◆ Required work ◆
Search the entries below. Return every line that has "else" in it.

-------- Input data --------

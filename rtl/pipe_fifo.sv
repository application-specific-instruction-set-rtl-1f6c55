// pipe_fifo: one-entry FIFO placed between two pipeline stages.
//
// Every stage of the processor hands its result to the next stage through
// a FIFO of depth one, so a stage only fires when its input holds an item
// and its output has room; nothing is ever read from an empty FIFO or
// written into a full one. The FIFO may be written in the same cycle in
// which its single item is taken (in_ready follows out_ready), so a chain
// of stages streams one item per cycle; that pass-through of the ready
// signal is this design's choice, made so that a bundle can issue every
// cycle.
//
// Interface: valid/ready on both sides. in_valid && in_ready writes
// in_data at the clock edge; out_valid && out_ready removes the item.
// out_data is the stored item (registered, one cycle after the write).
// Reset (active low, synchronous) empties the FIFO.
module pipe_fifo #(
  parameter int WIDTH = 32
) (
  input  logic             clk,
  input  logic             rst_n,
  input  logic             in_valid,
  output logic             in_ready,
  input  logic [WIDTH-1:0] in_data,
  output logic             out_valid,
  input  logic             out_ready,
  output logic [WIDTH-1:0] out_data
);

  logic             full;
  logic [WIDTH-1:0] data_q;

  assign in_ready  = !full || out_ready;
  assign out_valid = full;
  assign out_data  = data_q;

  always_ff @(posedge clk) begin
    if (!rst_n) begin
      full   <= 1'b0;
      data_q <= '0;
    end else begin
      if (in_valid && in_ready) begin
        full   <= 1'b1;
        data_q <= in_data;
      end else if (out_ready) begin
        full   <= 1'b0;
      end
    end
  end

  // An item that is offered but not taken must not change while it waits.
  property p_hold;
    @(posedge clk) disable iff (!rst_n)
      (out_valid && !out_ready) |=> (out_valid && $stable(out_data));
  endproperty
  a_hold: assert property (p_hold);

endmodule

--------

◆ Your solution ◆
    end else begin
      end else if (out_ready) begin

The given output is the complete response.